§ SUPPLIED INFORMATION:

"""

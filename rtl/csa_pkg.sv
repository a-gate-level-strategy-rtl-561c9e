// Shared types and constants of the carry select adder.
//
// A carry select adder is described by the list of its block sizes
// M_1 .. M_Q (bits computed by each block, first block first). The list is
// carried as a fixed-length array of MAX_BLOCKS entries; entries from index Q
// on are unused and conventionally zero. block_offset() gives the position of
// the least significant bit of a block, so that the adder width is
// block_offset(sizes, Q), i.e. the sum of the M_i.
//
// The default list, 2, 2, 3, 5, 8, 12 (32 bits), is the 32-bit sizing that
// the delay-driven sizing procedure yields for normalised MUX parameters
// alpha = 0.33, beta = 0.26, and that is also the optimum for several other
// (alpha, beta) pairs. MAX_BLOCKS = 16 is this design's own bound; the
// longest sizing considered for 32- and 64-bit adders has 13 blocks.
package csa_pkg;

  parameter int unsigned MAX_BLOCKS = 16;

  typedef int unsigned block_sizes_t [MAX_BLOCKS];

  parameter int unsigned DEFAULT_Q = 6;
  parameter block_sizes_t DEFAULT_SIZES =
    '{2, 2, 3, 5, 8, 12, 0, 0, 0, 0, 0, 0, 0, 0, 0, 0};

  // Bit position of the least significant bit of block number idx (0-based):
  // the sum of the sizes of blocks 0 .. idx-1.
  function automatic int unsigned block_offset(block_sizes_t sizes, int unsigned idx);
    int unsigned acc;
    acc = 0;
    for (int unsigned k = 0; k < MAX_BLOCKS; k++) begin
      if (k < idx) acc += sizes[k];
    end
    return acc;
  endfunction

endpackage
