// One-bit full adder, the cell that every carry chain of the carry select
// adder is built from.
//
// The carry is the majority of the three inputs. The sum is derived from the
// inverted carry in the manner of the mirror full adder: it is 1 when at
// least one input is 1 and the carry is 0, or when all three inputs are 1.
// That factoring is the classic mirror-adder logic equation; the design only
// fixes that the cell is a full adder with one carry delay per bit. The
// transistor sizing and the delay of the cell are not modelled.
//
// Interface: a, b, ci in; s = a ^ b ^ ci, co = maj(a, b, ci) out.
// Timing: purely combinational.
module full_adder (
  input  logic a,
  input  logic b,
  input  logic ci,
  output logic s,
  output logic co
);

  always_comb begin
    co = (a & b) | (ci & (a | b));
    s  = (~co & (a | b | ci)) | (a & b & ci);
  end

endmodule
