// Self-checking testbench for full_adder: all eight input combinations are
// applied and sum and carry are compared with the arithmetic sum a + b + ci.
module tb_full_adder;

  logic a, b, ci, s, co;
  int   checks = 0;
  int   failures = 0;

  full_adder dut (.a(a), .b(b), .ci(ci), .s(s), .co(co));

  initial begin
    #100000;
    failures++;
    $display("watchdog expired");
    $display("TB_RESULT checks=%0d failures=%0d", checks, failures);
    $finish;
  end

  initial begin
    for (int v = 0; v < 8; v++) begin
      int unsigned total;
      {a, b, ci} = 3'(v);
      total = int'(a) + int'(b) + int'(ci);
      #1;
      checks++;
      if ({co, s} != 2'(total)) begin
        failures++;
        $display("FAIL a=%0d b=%0d ci=%0d: got co=%0d s=%0d", a, b, ci, co, s);
      end
    end
    $display("TB_RESULT checks=%0d failures=%0d", checks, failures);
    $finish;
  end

endmodule
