// W-bit two-input multiplexer, used for the sum selection and for the block
// carry selection (MUX_i) of the carry select adder.
//
// When sel is 0 the output follows in0 (the result computed for a block carry
// input of 0), when sel is 1 it follows in1 (the result computed for a block
// carry input of 1). The transmission-gate circuit of the real cell and its
// fan-out dependent delay are not modelled; only its logic function is.
//
// Interface: in0, in1 (W bits), sel in; y (W bits) out.
// Timing: purely combinational.
module mux2 #(
  parameter int unsigned W = 1
) (
  input  logic [W-1:0] in0,
  input  logic [W-1:0] in1,
  input  logic         sel,
  output logic [W-1:0] y
);

  always_comb begin
    y = sel ? in1 : in0;
  end

endmodule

"""

§ WHAT IS NEEDED: Go through the listing above and repeat all of it exactly.

§ ANSWER TO THIS EXERCISE:
filename rtl/csa_pkg.sv
repository a-gate-level-strategy-rtl-561c9e
// Shared types and constants of the carry select adder.
//
// A carry select adder is described by the list of its block sizes
// M_1 .. M_Q (bits computed by each block, first block first). The list is
// carried as a fixed-length array of MAX_BLOCKS entries; entries from index Q
// on are unused and conventionally zero. block_offset() gives the position of
// the least significant bit of a block, so that the adder width is
// block_offset(sizes, Q), i.e. the sum of the M_i.
//
// The default list, 2, 2, 3, 5, 8, 12 (32 bits), is the 32-bit sizing that
// the delay-driven sizing procedure yields for normalised MUX parameters
// alpha = 0.33, beta = 0.26, and that is also the optimum for several other
// (alpha, beta) pairs. MAX_BLOCKS = 16 is this design's own bound; the
// longest sizing considered for 32- and 64-bit adders has 13 blocks.
package csa_pkg;

  parameter int unsigned MAX_BLOCKS = 16;

  typedef int unsigned block_sizes_t [MAX_BLOCKS];

  parameter int unsigned DEFAULT_Q = 6;
  parameter block_sizes_t DEFAULT_SIZES =
    '{2, 2, 3, 5, 8, 12, 0, 0, 0, 0, 0, 0, 0, 0, 0, 0};

  // Bit position of the least significant bit of block number idx (0-based):
  // the sum of the sizes of blocks 0 .. idx-1.
  function automatic int unsigned block_offset(block_sizes_t sizes, int unsigned idx);
    int unsigned acc;
    acc = 0;
    for (int unsigned k = 0; k < MAX_BLOCKS; k++) begin
      if (k < idx) acc += sizes[k];
    end
    return acc;
  endfunction

endpackage
// One-bit full adder, the cell that every carry chain of the carry select
// adder is built from.
//
// The carry is the majority of the three inputs. The sum is derived from the
// inverted carry in the manner of the mirror full adder: it is 1 when at
// least one input is 1 and the carry is 0, or when all three inputs are 1.
// That factoring is the classic mirror-adder logic equation; the design only
// fixes that the cell is a full adder with one carry delay per bit. The
// transistor sizing and the delay of the cell are not modelled.
//
// Interface: a, b, ci in; s = a ^ b ^ ci, co = maj(a, b, ci) out.
// Timing: purely combinational.
module full_adder (
  input  logic a,
  input  logic b,
  input  logic ci,
  output logic s,
  output logic co
);

  always_comb begin
    co = (a & b) | (ci & (a | b));
    s  = (~co & (a | b | ci)) | (a & b & ci);
  end

endmodule
// Self-checking testbench for full_adder: all eight input combinations are
// applied and sum and carry are compared with the arithmetic sum a + b + ci.
module tb_full_adder;

  logic a, b, ci, s, co;
  int   checks = 0;
  int   failures = 0;

  full_adder dut (.a(a), .b(b), .ci(ci), .s(s), .co(co));

  initial begin
    #100000;
    failures++;
    $display("watchdog expired");
    $display("TB_RESULT checks=%0d failures=%0d", checks, failures);
    $finish;
  end

  initial begin
    for (int v = 0; v < 8; v++) begin
      int unsigned total;
      {a, b, ci} = 3'(v);
      total = int'(a) + int'(b) + int'(ci);
      #1;
      checks++;
      if ({co, s} != 2'(total)) begin
        failures++;
        $display("FAIL a=%0d b=%0d ci=%0d: got co=%0d s=%0d", a, b, ci, co, s);
      end
    end
    $display("TB_RESULT checks=%0d failures=%0d", checks, failures);
    $finish;
  end

endmodule
// W-bit two-input multiplexer, used for the sum selection and for the block
// carry selection (MUX_i) of the carry select adder.
//
// When sel is 0 the output follows in0 (the result computed for a block carry
// input of 0), when sel is 1 it follows in1 (the result computed for a block
// carry input of 1). The transmission-gate circuit of the real cell and its
// fan-out dependent delay are not modelled; only its logic function is.
//
// Interface: in0, in1 (W bits), sel in; y (W bits) out.
// Timing: purely combinational.
module mux2 #(
  parameter int unsigned W = 1
) (
  input  logic [W-1:0] in0,
  input  logic [W-1:0] in1,
  input  logic         sel,
  output logic [W-1:0] y
);

  always_comb begin
    y = sel ? in1 : in0;
  end

endmodule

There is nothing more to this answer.